人群中走出一名文弱书生,身穿蓝绸缎长衫,头戴方巾,手持折扇,道不尽的风流。
“这位便是赵行赵捕头吧?”
赵行问:“阁下是?”
书生道:“在下姓钱!这百花楼是在下的产业,赵捕头,孙梦舞受害一案,敝楼也是苦主,也希望六扇门能够尽快破案,替孙大家讨回一个公道,可是赵捕头却几次三番抓着百花楼不放,着实有些过分了。”
李八娘看到书生,连下跪道:“驸马爷。”
原来这位书生就是太平公主的丈夫,在京城颇有名气的驸马钱守道。范小刀打量着,相貌英俊儒雅,说话轻声细语,让人有如沐春风之感,然而,赵行却不买他的账。

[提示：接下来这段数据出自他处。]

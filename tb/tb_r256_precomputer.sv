// tb_r256_precomputer: checks the eight FDMPPs (+-1B, +-3B, +-5B, +-7B)
// against multiplication by a constant, for corner and random 33-bit B.
module tb_r256_precomputer;
  import r256_pkg::*;
  localparam int unsigned BW = 33;

  logic [BW-1:0] b;
  logic [BW+2:0] fdmpp [NUM_FDMPP];
  int checks = 0, failures = 0;

  r256_precomputer #(.BW(BW)) dut (.b(b), .fdmpp(fdmpp));

  task automatic check_b(input logic [BW-1:0] v);
    longint bs;
    longint mult [NUM_FDMPP] = '{1, -1, 3, -3, 5, -5, 7, -7};
    b = v;
    #1;
    bs = longint'(signed'(v));
    for (int i = 0; i < NUM_FDMPP; i++) begin
      logic [BW+2:0] expv;
      expv = (BW+3)'(bs * mult[i]);
      checks++;
      if (fdmpp[i] !== expv) begin
        failures++;
        if (failures < 10) $display("FAIL b=%h idx=%0d got=%h exp=%h", v, i, fdmpp[i], expv);
      end
    end
  endtask

  initial begin
    #100000;
    failures++;
    $display("watchdog expired");
    $display("TB_RESULT checks=%0d failures=%0d", checks, failures);
    $finish;
  end

  initial begin
    check_b('0);
    check_b(33'd1);
    check_b({1'b1, 32'b0});
    check_b({1'b0, {32{1'b1}}});
    check_b({33{1'b1}});
    for (int k = 0; k < 2000; k++) check_b({$urandom, $urandom} >> 31);
    $display("TB_RESULT checks=%0d failures=%0d", checks, failures);
    $finish;
  end
endmodule
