// r256_selector: the selector of the radix-256 Booth multiplier.
//
// For every radix-256 group i it has two multiplexers. The S multiplexer
// turns Sdigit_i into SGDMPP_i = S_i * B and the T multiplexer turns Tdigit_i
// into TGDMPP_i = 16 * T_i * B; both pick one of the precomputed FDMPPs and
// shift it (2B = 1B<<1, 4B = 1B<<2, 6B = 3B<<1, 8B = 1B<<3, negatives from
// the negated FDMPPs). SGDMPP_i + TGDMPP_i is the digit-multiplied partial
// product D_i * B, which is sign-extended and shifted left by 8*i places into
// partial product PP_i. The PPs are plain two's complement (NB) numbers.
//
// Interface: fdmpp are the precomputer's outputs (FW = BW+3 bits); sdigit and
// tdigit come from the control signal generator; pp[i] is PW bits, the width
// of the final product (arithmetic is modulo 2^PW). Purely combinational.
//
// The mux-and-shift selection and the SGDMPP + TGDMPP addition follow the
// published scheme; the widths are chosen for 32-bit operands.
module r256_selector
  import r256_pkg::*;
#(
  parameter int unsigned FW = DATA_W + 4,
  parameter int unsigned NG = num_groups(DATA_W),
  parameter int unsigned PW = 2 * DATA_W
) (
  input  logic [FW-1:0]  fdmpp  [NUM_FDMPP],
  input  booth_digit_t   sdigit [NG],
  input  booth_digit_t   tdigit [NG],
  output logic [PW-1:0]  pp     [NG]
);

  // One extra bit so that 8 * (most negative B) cannot overflow.
  localparam int unsigned SW = FW + 1;

  function automatic logic signed [SW-1:0] pick(
      input booth_digit_t d, input logic [FW-1:0] fv [NUM_FDMPP]);
    logic signed [SW-1:0] p1, p3, p5, p7;
    p1 = SW'(signed'(fv[d.neg ? FDMPP_N1 : FDMPP_P1]));
    p3 = SW'(signed'(fv[d.neg ? FDMPP_N3 : FDMPP_P3]));
    p5 = SW'(signed'(fv[d.neg ? FDMPP_N5 : FDMPP_P5]));
    p7 = SW'(signed'(fv[d.neg ? FDMPP_N7 : FDMPP_P7]));
    unique case (d.mag)
      4'd1:    return p1;
      4'd2:    return p1 <<< 1;
      4'd3:    return p3;
      4'd4:    return p1 <<< 2;
      4'd5:    return p5;
      4'd6:    return p3 <<< 1;
      4'd7:    return p7;
      4'd8:    return p1 <<< 3;
      default: return '0;
    endcase
  endfunction

  logic signed [SW-1:0] sgdmpp [NG];
  logic signed [SW+4:0] tgdmpp [NG];
  logic signed [SW+5:0] dpp    [NG];

  always_comb begin
    for (int i = 0; i < NG; i++) begin
      sgdmpp[i] = pick(sdigit[i], fdmpp);
      tgdmpp[i] = (SW+5)'(pick(tdigit[i], fdmpp)) <<< 4;
      dpp[i]    = (SW+6)'(sgdmpp[i]) + (SW+6)'(tgdmpp[i]);
      pp[i]     = PW'(signed'(dpp[i])) << (8 * i);
    end
  end

endmodule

“我们怀疑,孙梦舞遇害被杀之案,百花楼也有份参与其中。”
钱驸马道:“我们百花楼做的是皮肉生意,向来是合规经营,依法纳税,杀人越货这种事情有违天和,不在我们的业务范围之内啊。”他脸色微变,转而厉声对李八娘道,“不过,百花楼也不是什么法外之地,若你们真有为非作歹之事,一旦查处,就算朝廷不治你,我也定不会轻饶。”
赵行道:“有钱驸马这句话,我们就放心了。”他吩咐道,“来人,打开冰窖。”
“且慢!”
钱驸马道:“这好歹也是太平公主的产业,你说查就查,将皇家的颜面放于何处?”
范小刀道:“若你们皇室果真顾及颜面,三百六十行,哪一行不行,非得干这些‘有违天和’的勾当?”有违天和四个字,范小刀故意加强了语气,带着一股讥讽之意。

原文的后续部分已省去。